Learning with Conflicts of Interest
Pith reviewed 2026-05-19 15:59 UTC · model grok-4.3
The pith
A game-theoretic framework enables users to extract useful information from ML systems while shielding themselves from biased and manipulative outputs even when system owners have conflicting goals.
A machine-rendered reading of the paper's core claim, the machinery that carries it, and where it could break.
Core claim
We propose a game-theoretic framework that models the interaction between ML systems and users with conflicts of interest. We present scalable algorithms with theoretical guarantees that maximize the amount of desired information and actions and minimize the amount of biased and manipulative actions in interaction with ML systems.
What carries the argument
A game-theoretic model of the interaction between an ML system and its users that treats biased or manipulative outputs as strategic choices by the system owner.
Load-bearing premise
Real-world conflicts of interest between ML owners and users can be captured accurately enough by a game model that scalable algorithms with theoretical guarantees can protect users without any cooperation from the owners.
What would settle it
A controlled study in which users following the proposed algorithms still make worse decisions or receive more biased information than users who simply accept all outputs from the same ML system would falsify the central claim.

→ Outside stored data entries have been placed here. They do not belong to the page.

// ucontroller: the RISC-V microcontroller, version 2 of the lecture.
//
// A microprogram counter (uPC) addresses the control ROM. The ROM word gives
// the datapath its control points and a jump type; the jump logic turns the
// jump type, the ALU's zero? flag and the memory's busy flag into the source
// of the next uPC: uPC+1, uPC (spin), the absolute address of fetch, or the
// dispatch address that the ext block derives from the opcode in IR. The uPC
// is the only state; it resets to the fetch sequence.
//
// Timing: one microinstruction per clock. The ROM and the next-address logic
// are combinational, so the control points of a state are valid for the whole
// cycle in which the uPC holds its address, and the status inputs of that
// cycle decide the next address.
//
// Structure and jump types follow the lecture's controller-2 figure; stall
// (spin while busy) is an output of this design, used to keep the
// datapath's registers from taking the bus while memory has no data yet.
module ucontroller
  import ucode_pkg::*;
(
  input  logic       clk,
  input  logic       rst_n,
  input  logic [6:0] opcode,
  input  logic [2:0] funct3,
  input  logic       zero,
  input  logic       busy,
  output ctrl_t      ctrl,
  output logic       stall,
  output uaddr_t     upc,
  output jump_t      jt
);

  uinst_t   uinst;
  upc_src_t src;
  uaddr_t   dispatch_addr;
  uaddr_t   upc_next;

  control_rom  u_rom  (.upc(upc), .uinst(uinst));
  op_group_ext u_ext  (.opcode(opcode), .funct3(funct3), .target(dispatch_addr), .known());
  jump_logic   u_jump (.jt(uinst.jt), .zero(zero), .busy(busy), .src(src), .stall(stall));

  assign ctrl = uinst.ctrl;
  assign jt   = uinst.jt;

  always_comb begin
    unique case (src)
      SRC_INC:      upc_next = upc + 1'b1;
      SRC_HOLD:     upc_next = upc;
      SRC_ABS:      upc_next = UA_FETCH;
      default:      upc_next = dispatch_addr;
    endcase
  end

  always_ff @(posedge clk or negedge rst_n) begin
    if (!rst_n) upc <= UA_FETCH;
    else        upc <= upc_next;
  end

  // Every microinstruction of the program is reachable only below UA_USED.
  a_upc_in_program: assert property (@(posedge clk) disable iff (!rst_n) int'(upc) < UA_USED);

endmodule
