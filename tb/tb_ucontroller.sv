// tb_ucontroller: drives opcode, zero and busy into the controller and
// follows the uPC through fetch, spin, dispatch and the branch decision.
module tb_ucontroller;
  import ucode_pkg::*;
  logic clk = 0, rst_n = 0;
  logic [6:0] opcode;
  logic [2:0] funct3;
  logic zero, busy, stall;
  ctrl_t ctrl;
  uaddr_t upc;
  jump_t jt;
  int checks = 0, failures = 0;

  ucontroller dut (.clk(clk), .rst_n(rst_n), .opcode(opcode), .funct3(funct3), .zero(zero),
                   .busy(busy), .ctrl(ctrl), .stall(stall), .upc(upc), .jt(jt));

  always #5 clk = ~clk;

  task automatic expect_upc(input int exp, input string what);
    @(negedge clk);
    checks++;
    if (upc != 6'(exp)) begin failures++; $display("FAIL %s: upc=%0d exp=%0d", what, upc, exp); end
  endtask

  // fetch with a memory that is busy for `wait_cycles` cycles
  task automatic fetch(input logic [6:0] opc, input logic [2:0] f3, input int wait_cycles);
    opcode = opc; funct3 = f3; busy = 0; zero = 0;
    checks++;
    if (upc != 0) begin failures++; $display("FAIL not at fetch0: %0d", upc); end
    expect_upc(1, "fetch1");
    for (int i = 0; i < wait_cycles; i++) begin
      busy = 1; #1;
      checks++;
      if (!stall) begin failures++; $display("FAIL no stall while busy"); end
      expect_upc(1, "spin");
    end
    busy = 0;
    expect_upc(2, "fetch2");
  endtask

  initial begin
    opcode = 0; funct3 = 0; zero = 0; busy = 0;
    @(negedge clk);
    rst_n = 1;
    // ALU op with 2 busy cycles
    fetch(OPC_OP, 0, 2);
    expect_upc(3, "dispatch ALU"); expect_upc(4, "ALU1"); expect_upc(5, "ALU2"); expect_upc(0, "back to fetch");
    // beq not taken (zero = 0 at beq2 -> fetch)
    fetch(OPC_BRANCH, 0, 1);
    expect_upc(19, "beq0"); expect_upc(20, "beq1"); zero = 0; expect_upc(21, "beq2");
    expect_upc(0, "beq not taken");
    // beq taken
    fetch(OPC_BRANCH, 0, 0);
    expect_upc(19, "beq0"); expect_upc(20, "beq1"); expect_upc(21, "beq2"); zero = 1;
    expect_upc(22, "beq taken"); zero = 0;
    expect_upc(23, "beq4"); expect_upc(24, "beq5"); expect_upc(0, "fetch");
    // JALR vs JR by funct3
    fetch(OPC_JALR, 3'b000, 0); expect_upc(36, "JALR");
    for (int i = 37; i < 40; i++) expect_upc(i, "JALR seq");
    expect_upc(0, "fetch");
    fetch(OPC_JALR, 3'b010, 0); expect_upc(29, "JR"); expect_upc(30, "JR1"); expect_upc(0, "fetch");
    // unknown opcode returns to fetch
    fetch(7'h7F, 0, 0); expect_upc(0, "unknown");
    // LW with a spin in LW3
    fetch(OPC_LOAD, 3'b010, 0); expect_upc(9, "LW0"); expect_upc(10, "LW1"); expect_upc(11, "LW2");
    expect_upc(12, "LW3"); busy = 1; expect_upc(12, "LW3 spin"); busy = 0; expect_upc(13, "LW4"); expect_upc(0, "fetch");
    $display("TB_RESULT checks=%0d failures=%0d", checks, failures);
    $finish;
  end

  initial begin
    #100000;
    failures++;
    $display("TB_RESULT checks=%0d failures=%0d", checks, failures);
    $finish;
  end
endmodule
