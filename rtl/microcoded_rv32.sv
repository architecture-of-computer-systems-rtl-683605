// microcoded_rv32: a microprogrammed RISC-V machine on a single bus.
//
// The controller (ucontroller) steps through a microprogram, one register
// transfer per clock, and drives the control points of the bus datapath
// (bus_datapath); the slow memory (mem_module) holds program and data and
// answers over the same bus, signalling busy until an access completes. The
// opcode in IR and the ALU's zero flag go back to the controller, as does the
// memory's busy flag.
//
// Interface: clk and an active-low asynchronous reset. While in reset the
// memory can be filled through the loader port (ld_en, word address ld_addr,
// ld_data). After reset the machine fetches from byte address 0. upc, ma,
// bus and busy are observation outputs; instr_start is high in the first
// cycle of each instruction fetch and mem_write in the cycle a store to
// memory completes (address on ma, data on bus).
//
// Timing: an instruction takes its microprogram length in cycles plus
// LATENCY-1 extra cycles for every memory access (fetch included).
module microcoded_rv32
  import ucode_pkg::*;
#(
  parameter int unsigned MEM_WORDS   = 1024,
  parameter int unsigned MEM_LATENCY = 3
) (
  input  logic                         clk,
  input  logic                         rst_n,
  input  logic                         ld_en,
  input  logic [$clog2(MEM_WORDS)-1:0] ld_addr,
  input  logic [XLEN-1:0]              ld_data,
  output logic [UPC_W-1:0]             upc,
  output logic [XLEN-1:0]              ma,
  output logic [XLEN-1:0]              bus,
  output logic                         busy,
  output logic                         instr_start,
  output logic                         mem_write
);

  ctrl_t           ctrl;
  logic            stall, zero, mem_drive;
  logic [6:0]      opcode;
  logic [2:0]      funct3;
  logic [XLEN-1:0] mem_rdata;
  uaddr_t          upc_q;

  ucontroller u_ctrl (
    .clk(clk), .rst_n(rst_n), .opcode(opcode), .funct3(funct3), .zero(zero), .busy(busy),
    .ctrl(ctrl), .stall(stall), .upc(upc_q), .jt()
  );

  bus_datapath u_dp (
    .clk(clk), .rst_n(rst_n), .ctrl(ctrl), .stall(stall), .mem_rdata(mem_rdata),
    .mem_drive(mem_drive), .ma(ma), .bus(bus), .opcode(opcode), .funct3(funct3), .zero(zero)
  );

  mem_module #(.WORDS(MEM_WORDS), .LATENCY(MEM_LATENCY)) u_mem (
    .clk(clk), .rst_n(rst_n), .addr(ma), .enable(ctrl.enMem), .write(ctrl.MemWrt),
    .din(bus), .dout(mem_rdata), .drive(mem_drive), .busy(busy),
    .ld_en(ld_en), .ld_addr(ld_addr), .ld_data(ld_data)
  );

  assign upc         = upc_q;
  assign instr_start = (upc_q == UA_FETCH) && rst_n;
  // A store completes at the end of this cycle: MA and the bus show address and data.
  assign mem_write   = ctrl.enMem && ctrl.MemWrt && !busy;

endmodule
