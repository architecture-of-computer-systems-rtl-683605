// tb_microcoded_rv32: end-to-end run of the whole machine at its default
// sizes (1024-word memory, 3-cycle memory latency), observed only through
// the top's ports.
//
// A test program is loaded through the loader port during reset. It uses
// every op-group (ALU, ALUi, LW, SW, beq taken and not taken, J, JR, JAL,
// JALR and the memory-to-memory ALUMM), stores the registers it computed to
// memory at 512 + 4*r, and halts in a jump-to-self at 184. The testbench
// logs every completed store (ma, bus while mem_write is high) and checks it
// against values worked out by hand. It also checks the cycle count of every
// instruction against its microprogram length plus LATENCY-1 cycles per
// memory access, and counts how often each mechanism happened: cycles spent
// spinning on a busy memory, dispatch to each op-group, the beq decision
// (ffalse) both ways, and memory writes.
module tb_microcoded_rv32;
  import ucode_pkg::*;
  import rv_asm_pkg::*;

  localparam int unsigned LAT   = 3;    // default memory latency of the top
  localparam int unsigned NPROG = 47;
  localparam logic [31:0] HALT_PC = 32'd184;
  logic clk = 0, rst_n = 0;
  logic ld_en;
  logic [9:0] ld_addr;
  logic [31:0] ld_data, ma, bus;
  logic [5:0] upc;
  logic busy, instr_start, mem_write;
  int checks = 0, failures = 0;

  microcoded_rv32 dut (.clk(clk), .rst_n(rst_n), .ld_en(ld_en), .ld_addr(ld_addr), .ld_data(ld_data),
                       .upc(upc), .ma(ma), .bus(bus), .busy(busy), .instr_start(instr_start),
                       .mem_write(mem_write));

  always #5 clk = ~clk;

  logic [31:0] prog [NPROG];
  logic [31:0] exp_reg [19];
  initial begin
    prog[0]  = addi(1, 0, 5);
    prog[1]  = addi(2, 0, 7);
    prog[2]  = add_(3, 1, 2);
    prog[3]  = sub_(4, 2, 1);
    prog[4]  = sw(3, 0, 256);
    prog[5]  = lw(5, 0, 256);
    prog[6]  = beq(5, 3, 8);        // taken -> 32
    prog[7]  = addi(6, 0, 1);       // skipped
    prog[8]  = beq(1, 2, 8);        // not taken
    prog[9]  = addi(9, 0, 256);
    prog[10] = addi(10, 0, 260);
    prog[11] = addi(11, 0, 264);
    prog[12] = sw(4, 0, 260);
    prog[13] = alumm(11, 9, 10, 3'b000);  // M[264] <- M[256] + M[260]
    prog[14] = lw(12, 0, 264);
    prog[15] = jal(16);             // 60 -> 76, x1 = 64
    prog[16] = addi(13, 0, 42);
    prog[17] = j_(44);              // 68 -> 112
    prog[18] = addi(7, 0, 1);       // never
    prog[19] = addi(14, 0, -3);
    prog[20] = andi(15, 14, 15);
    prog[21] = addi(16, 1, 0);
    prog[22] = addi(17, 0, 104);
    prog[23] = jalr(17);            // 92 -> 104, x1 = 96
    prog[24] = jr(16);              // 96 -> 64
    prog[25] = addi(8, 0, 1);       // never
    prog[26] = srai(18, 14, 1);
    prog[27] = jr(1);               // 108 -> 96
    for (int r = 1; r <= 18; r++) prog[27 + r] = sw(r, 0, 512 + 4 * r);   // 112..180
    prog[46] = j_(0);               // 184: halt
    exp_reg = '{0, 96, 7, 12, 2, 12, 0, 0, 0, 256, 260, 264, 14, 42,
                32'hFFFFFFFD, 13, 64, 104, 32'hFFFFFFFE};
  end

  // ---------------------------------------------------------------- monitors
  int cyc_in_instr = 0, n_instr = 0, halt_seen = 0;
  int group_start = -1;
  bit beq_taken_flag = 0;
  int spins = 0, mem_writes = 0, beq_taken = 0, beq_not_taken = 0;
  int group_count [int];
  logic [31:0] wlog [int];
  logic [5:0] prev_upc = 0;

  function automatic int group_cycles(input logic [5:0] g, input bit taken);
    int mem_extra = LAT - 1;
    case (g)
      UA_ALU, UA_ALUI: return 3;
      UA_LW, UA_SW:    return 5 + mem_extra;
      UA_BEQ:          return taken ? 6 : 3;
      UA_J:            return 4;
      UA_JR:           return 2;
      UA_JAL:          return 5;
      UA_JALR:         return 4;
      UA_ALUMM:        return 7 + 3 * mem_extra;
      default:         return 0;
    endcase
  endfunction

  always @(posedge clk) if (rst_n) begin
    if (instr_start) begin
      if (n_instr > 0) begin
        int exp_c;
        exp_c = 3 + (LAT - 1) + group_cycles(6'(group_start), beq_taken_flag);
        checks++;
        if (cyc_in_instr != exp_c) begin
          failures++;
          $display("FAIL instruction in group %0d took %0d cycles, expected %0d", group_start, cyc_in_instr, exp_c);
        end
      end
      n_instr++;
      cyc_in_instr = 1;
      beq_taken_flag = 0;
    end else begin
      cyc_in_instr++;
    end
    if (prev_upc == UA_FETCH + 2) begin
      group_start = int'(upc);
      group_count[int'(upc)] = group_count.exists(int'(upc)) ? group_count[int'(upc)] + 1 : 1;
    end
    if (prev_upc == UA_BEQ + 2) begin
      if (upc == UA_BEQ + 3) begin beq_taken++; beq_taken_flag = 1; end
      else if (upc == UA_FETCH) beq_not_taken++;
    end
    if (prev_upc == UA_FETCH && upc == UA_FETCH + 1 && ma == HALT_PC) halt_seen++;
    if (busy) spins++;
    if (mem_write) begin
      mem_writes++;
      wlog[int'(ma)] = bus;
    end
    prev_upc = upc;
  end

  // ---------------------------------------------------------------- checks
  task automatic chk_store(input int addr, input logic [31:0] exp, input string what);
    checks++;
    if (!wlog.exists(addr)) begin
      failures++;
      $display("FAIL no store to %0d (%s)", addr, what);
    end else if (wlog[addr] !== exp) begin
      failures++;
      $display("FAIL store to %0d (%s) = %h, expected %h", addr, what, wlog[addr], exp);
    end
  endtask
  task automatic chk_count(input int n, input string what);
    checks++;
    if (n < 1) begin failures++; $display("FAIL mechanism never happened: %s", what); end
    else $display("  %-24s %0d", what, n);
  endtask
  function automatic int gc(input logic [5:0] g);
    return group_count.exists(int'(g)) ? group_count[int'(g)] : 0;
  endfunction

  initial begin
    ld_en = 0; ld_addr = 0; ld_data = 0;
    #1;
    for (int i = 0; i < 1024; i++) begin
      @(negedge clk);
      ld_en = 1; ld_addr = 10'(i); ld_data = (i < NPROG) ? prog[i] : 32'd0;
    end
    @(negedge clk);
    ld_en = 0;
    rst_n = 1;
    // run until the halt instruction has been fetched a second time
    while (halt_seen < 2) @(negedge clk);
    for (int r = 1; r <= 18; r++) chk_store(512 + 4 * r, exp_reg[r], $sformatf("x%0d", r));
    chk_store(256, 12, "SW x3");
    chk_store(260, 2, "SW x4");
    chk_store(264, 14, "ALUMM sum");
    checks++;
    if (n_instr != 45) begin failures++; $display("FAIL %0d instructions fetched, expected 45", n_instr); end
    $display("mechanisms:");
    chk_count(spins, "memory busy (spin) cycles");
    chk_count(mem_writes, "memory writes");
    chk_count(beq_taken, "beq taken");
    chk_count(beq_not_taken, "beq not taken");
    chk_count(gc(UA_ALU),   "dispatch ALU");
    chk_count(gc(UA_ALUI),  "dispatch ALUi");
    chk_count(gc(UA_LW),    "dispatch LW");
    chk_count(gc(UA_SW),    "dispatch SW");
    chk_count(gc(UA_BEQ),   "dispatch beq");
    chk_count(gc(UA_J),     "dispatch J");
    chk_count(gc(UA_JR),    "dispatch JR");
    chk_count(gc(UA_JAL),   "dispatch JAL");
    chk_count(gc(UA_JALR),  "dispatch JALR");
    chk_count(gc(UA_ALUMM), "dispatch ALUMM");
    $display("TB_RESULT checks=%0d failures=%0d", checks, failures);
    $finish;
  end

  initial begin
    #300000;
    failures++;
    $display("watchdog expired");
    $display("TB_RESULT checks=%0d failures=%0d", checks, failures);
    $finish;
  end
endmodule
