// rv_asm_pkg: instruction encoders for the testbenches.
//
// Builds 32-bit instructions in the machine's field layout (rd [31:27],
// rs1 [26:22], rs2 [21:17], opcode [6:0]) so that test programs can be
// written as calls rather than hex. Immediates are given in bytes where the
// hardware scales them: branch and jump offsets are halved here.
package rv_asm_pkg;
  import ucode_pkg::*;

  function automatic logic [31:0] r_type(input logic [6:0] opc, input int rd, input int rs1,
                                          input int rs2, input logic [2:0] f3, input logic alt);
    return {5'(rd), 5'(rs1), 5'(rs2), alt, 6'd0, f3, opc};
  endfunction

  function automatic logic [31:0] i_type(input logic [6:0] opc, input int rd, input int rs1,
                                          input int imm, input logic [2:0] f3);
    logic [11:0] i;
    i = 12'(imm);
    return {5'(rd), 5'(rs1), i, f3, opc};
  endfunction

  function automatic logic [31:0] s_type(input logic [6:0] opc, input int rs1, input int rs2,
                                          input int imm, input logic [2:0] f3);
    logic [11:0] i;
    i = 12'(imm);
    return {i[11:7], 5'(rs1), 5'(rs2), i[6:0], f3, opc};
  endfunction

  function automatic logic [31:0] add_(input int rd, input int rs1, input int rs2);
    return r_type(OPC_OP, rd, rs1, rs2, 3'b000, 1'b0);
  endfunction
  function automatic logic [31:0] sub_(input int rd, input int rs1, input int rs2);
    return r_type(OPC_OP, rd, rs1, rs2, 3'b000, 1'b1);
  endfunction
  function automatic logic [31:0] addi(input int rd, input int rs1, input int imm);
    return i_type(OPC_OP_IMM, rd, rs1, imm, 3'b000);
  endfunction
  function automatic logic [31:0] andi(input int rd, input int rs1, input int imm);
    return i_type(OPC_OP_IMM, rd, rs1, imm, 3'b111);
  endfunction
  function automatic logic [31:0] srai(input int rd, input int rs1, input int sh);
    return i_type(OPC_OP_IMM, rd, rs1, 1024 + sh, 3'b101);
  endfunction
  function automatic logic [31:0] lw(input int rd, input int rs1, input int imm);
    return i_type(OPC_LOAD, rd, rs1, imm, 3'b010);
  endfunction
  function automatic logic [31:0] sw(input int rs2, input int rs1, input int imm);
    return s_type(OPC_STORE, rs1, rs2, imm, 3'b010);
  endfunction
  // byte offset, must be even
  function automatic logic [31:0] beq(input int rs1, input int rs2, input int off);
    return s_type(OPC_BRANCH, rs1, rs2, off / 2, 3'b000);
  endfunction
  function automatic logic [31:0] j_(input int off);
    return {25'(off / 2), OPC_J};
  endfunction
  function automatic logic [31:0] jal(input int off);
    return {25'(off / 2), OPC_JAL};
  endfunction
  function automatic logic [31:0] jr(input int rs1);
    return i_type(OPC_JALR, 0, rs1, 0, 3'b010);
  endfunction
  function automatic logic [31:0] jalr(input int rs1);
    return i_type(OPC_JALR, 1, rs1, 0, F3_JALR_C);
  endfunction
  // M[rd] <- M[rs1] op M[rs2]
  function automatic logic [31:0] alumm(input int rd, input int rs1, input int rs2,
                                         input logic [2:0] f3);
    return r_type(OPC_ALUMM, rd, rs1, rs2, f3, 1'b0);
  endfunction
endpackage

read the original abstract
Financial, social, and political factors often prevent the interests of the owners of ML systems and services and their users from being perfectly aligned. ML systems often produce biased information that can influence users to make decisions that are not in their best interest. Current solution approaches require ML systems to implement protocols to mitigate their biases. However, ML system owners usually do not have any incentive to implement these protocols and often argue that it limits their freedom of expression or business. We believe that a successful solution to this problem must recognize the conflict of interest between the ML systems and their users, and use this information to protect users against information that adversely influences their decisions while allowing users to safely benefit from these systems. To this end, we propose a game-theoretic framework that models the interaction between ML systems and users with conflicts of interest. We present scalable algorithms with theoretical guarantees that maximize the amount of desired information and actions and minimize the amount of biased and manipulative actions in interaction with ML systems.
Editorial analysis
A structured set of objections, weighed in public.
Referee Report
Summary. The paper proposes a game-theoretic framework to model interactions between ML system owners and users with misaligned interests due to financial, social, and political factors. It claims to introduce scalable algorithms equipped with theoretical guarantees that enable users to unilaterally maximize access to desired information and actions while minimizing exposure to biased or manipulative outputs, without requiring any cooperation or protocol changes from the ML system owners.
Significance. If the unspecified game model, algorithms, and guarantees can be rigorously constructed and verified, the work would offer a user-centric alternative to owner-dependent bias mitigation techniques. This could be impactful for real-world ML services where owners lack incentives to self-regulate, potentially enabling practical protection mechanisms in high-stakes domains.
major comments (2)
- [Abstract] Abstract: The central claim that 'scalable algorithms with theoretical guarantees' are presented lacks any supporting construction; no game definition (player action spaces, information structures, or payoff functions), algorithm description, or proof sketch appears, rendering it impossible to assess whether the claimed bounds are non-vacuous or hold against adversarial ML systems.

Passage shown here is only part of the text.